Jamás fui bueno para hacer aviones que se vieran bien ni mucho menos que lograran mantener el vuelo. Decir que en esa ocasión voló como nunca sería mentir de sobremanera.

Yo había salido al pequeño metro cuadrado que se conocía como jardín en ese entonces, en contra de todas las reglas de mi santa madre —quien se encontraba durmiendo tal y como hacía todas las tardes luego de un día de quehaceres en casa—. Reglas que decretaban estrictamente no pasar del umbral, bajo ninguna circunstancia.

Me encontraba tendido en la hierba humeda dibujando las escasas flores amarillas que crecían a mi alrededor. Usé muchos tonos y marcadores para dar a entender que eran muy hermosas ante mis soñadores ojos de infante, ojos que nadie ha visto desde esa época... Ya no creo poder ver el mundo de la misma forma.

Y al terminar mi obra de arte me dispuse a entrar de nuevo a mi habitación para pegarlo en mi —ya cargada de otras asañas— pared blanca.
Sin embargo no entré, no en ese instante, miré por el rabillo del ojo a una niña de coletas que se balanceaba de un lado a otro como una diminuta mariposa.
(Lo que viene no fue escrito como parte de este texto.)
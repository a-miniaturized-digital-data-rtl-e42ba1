// Testbench for pulse_sequence_timer. Each scan gives every gate a random plan:
// read, ignore, or wait a few RR pulses for its Test line and then read. The
// testbench drives Test/Ignore from that plan and RR pulses at random spacing, and
// compares the stream of Transfer, Shift, Strobe, identifier and End-of-Gate events
// with the stream the plan predicts: for a read gate Transfer, Strobe, then five
// Shift + Strobe pairs (the last Strobe marking the identifier character) and EOG;
// for an ignored gate one EOG; nothing while waiting. It also checks that each
// Transfer, Shift and ignore EOG comes one cycle after its RR pulse, that EOG of
// gate 15 is flagged and ends the scan, and that a scan pulse is refused during an
// inter-record gap.
module tb_pulse_sequence_timer;
  logic clk = 1'b0, rst_n = 1'b0, scan_pulse = 0, irg_busy = 0, rr_pulse = 0;
  logic test_ok, ignore;
  logic [2:0] cnt_a;
  logic [3:0] cnt_b;
  logic scan_active, gate_open, transfer, shift, strobe, id_char, eog, eog_last;
  int checks = 0, failures = 0;
  always #5 clk = ~clk;

  pulse_sequence_timer dut (.*);

  task automatic check(input bit ok, input string what);
    checks++;
    if (!ok) begin failures++; $display("FAIL %s at %0t", what, $time); end
  endtask

  initial begin
    repeat (1000000) @(posedge clk);
    failures++; $display("watchdog"); $display("TB_RESULT checks=%0d failures=%0d", checks, failures); $finish;
  end

  // gate plan: 0 read, 1 ignore, 2.. wait (plan-1) RR pulses, then read
  int plan [16];
  int waited [16];
  assign test_ok = (plan[cnt_b] == 0) || (plan[cnt_b] >= 2 && waited[cnt_b] >= plan[cnt_b] - 1);
  assign ignore  = (plan[cnt_b] == 1);

  localparam int T = 1, S = 2, D = 3, I = 4, E = 5;
  int exp_q[$], got_q[$];
  logic rr_d = 0;
  always @(posedge clk) if (rst_n) begin
    rr_d <= rr_pulse;
    if (rr_pulse && !gate_open && plan[cnt_b] >= 2) waited[cnt_b]++;
    if (transfer) begin got_q.push_back(T * 16 + int'(cnt_b)); check(rr_d, "transfer follows RR"); end
    if (shift)    begin got_q.push_back(S * 16 + int'(cnt_b)); check(rr_d, "shift follows RR"); end
    if (strobe)   got_q.push_back(id_char ? I * 16 : D * 16);
    if (eog) begin
      got_q.push_back(E * 16);
      checks++;
      if (eog_last != (cnt_b == 4'd0)) begin failures++; $display("FAIL eog_last"); end
    end
  end

  initial begin
    int n_read = 0, n_ign = 0, n_wait = 0;
    for (int g = 0; g < 16; g++) begin plan[g] = 0; waited[g] = 0; end
    repeat (3) @(posedge clk);
    #1 rst_n = 1'b1;
    // a scan pulse during an inter-record gap is refused
    irg_busy = 1; scan_pulse = 1; @(posedge clk); #1 scan_pulse = 0; irg_busy = 0;
    check(!scan_active, "scan refused during gap");
    for (int s = 0; s < 40; s++) begin
      exp_q.delete(); got_q.delete();
      for (int g = 0; g < 16; g++) begin
        int r;
        r = $urandom % 6;
        plan[g] = (r < 3) ? 0 : (r == 3) ? 1 : 2 + $urandom % 4;
        waited[g] = 0;
        if (plan[g] == 1) begin exp_q.push_back(E * 16); n_ign++; end
        else begin
          if (plan[g] == 0) n_read++; else n_wait++;
          exp_q.push_back(T * 16 + g); exp_q.push_back(D * 16);
          for (int c = 0; c < 5; c++) begin
            exp_q.push_back(S * 16 + g); exp_q.push_back(c == 4 ? I * 16 : D * 16);
          end
          exp_q.push_back(E * 16);
        end
      end
      scan_pulse = 1; @(posedge clk); #1 scan_pulse = 0;
      check(scan_active && cnt_b == 0, "scan starts at gate 0");
      while (scan_active) begin
        repeat (1 + $urandom % 4) @(posedge clk);
        #1 rr_pulse = 1; @(posedge clk); #1 rr_pulse = 0;
      end
      repeat (3) @(posedge clk); #1;
      check(got_q.size() == exp_q.size(), $sformatf("events %0d, expected %0d", got_q.size(), exp_q.size()));
      for (int i = 0; i < exp_q.size() && i < got_q.size(); i++)
        check(got_q[i] == exp_q[i], $sformatf("event %0d: %0h expected %0h", i, got_q[i], exp_q[i]));
      // RR pulses after the end of the scan do nothing
      rr_pulse = 1; @(posedge clk); #1 rr_pulse = 0; @(posedge clk); #1;
      check(!transfer && !shift && !eog && !scan_active, "idle after gate 15");
    end
    check(n_read > 50 && n_ign > 50 && n_wait > 50, "coverage");
    $display("TB_RESULT checks=%0d failures=%0d", checks, failures);
    $finish;
  end
endmodule
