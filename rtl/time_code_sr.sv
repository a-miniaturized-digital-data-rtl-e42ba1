// Time code shift register (fourteen stages).
//
// Holds the hours and minutes of the digital clock while they are written out, one
// bit at a time, as a coded trace on the strip-chart marker pen. A Transfer strobe
// loads all stages in parallel; each Shift strobe moves every stage one place down
// towards the last stage and enters a zero into the top stage, so that after the
// code has gone out only zeros remain. The last stage (q_last) is the one that is
// sampled.
//
// Interface: d[BITS-1] is loaded into the last stage and is therefore read out
// first; d[0] goes into the top stage. Load wins over shift if both are strobed.
// Timing: loads and shifts take effect at the clock edge of the strobe.
//
// From the document: fourteen stages, parallel load, serial shift towards the
// sampled last stage, zeros from the top. This design's own: the synchronous
// strobes and the load-over-shift priority.
module time_code_sr #(
  parameter int unsigned BITS = 14
) (
  input  logic            clk,
  input  logic            rst_n,
  input  logic            load,
  input  logic            shift,
  input  logic [BITS-1:0] d,
  output logic [BITS-1:0] q,      // q[BITS-1] is the last stage
  output logic            q_last
);
  always_ff @(posedge clk) begin
    if (!rst_n)     q <= '0;
    else if (load)  q <= d;
    else if (shift) q <= {q[BITS-2:0], 1'b0};
  end
  assign q_last = q[BITS-1];
endmodule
Algo inexperta en sus pasos sin duda, pero eso no parecía ser un obstáculo ni para ella ni para sus pequeños pies descalzos.
Bailaba, una melodía que no logro recordar y que en ese momento no importaba, al otro lado de la cerca de madera descuidada; costado izquierdo de mi morada.

La sombra de sus brazos se asomaba entre los tablones como los dedos temerosos que tocan la masa cruda de un pastel que su madre descuidó al voltearse. El probarla, el mirarla, oh, esos eran los verdaderos placeres de la vida.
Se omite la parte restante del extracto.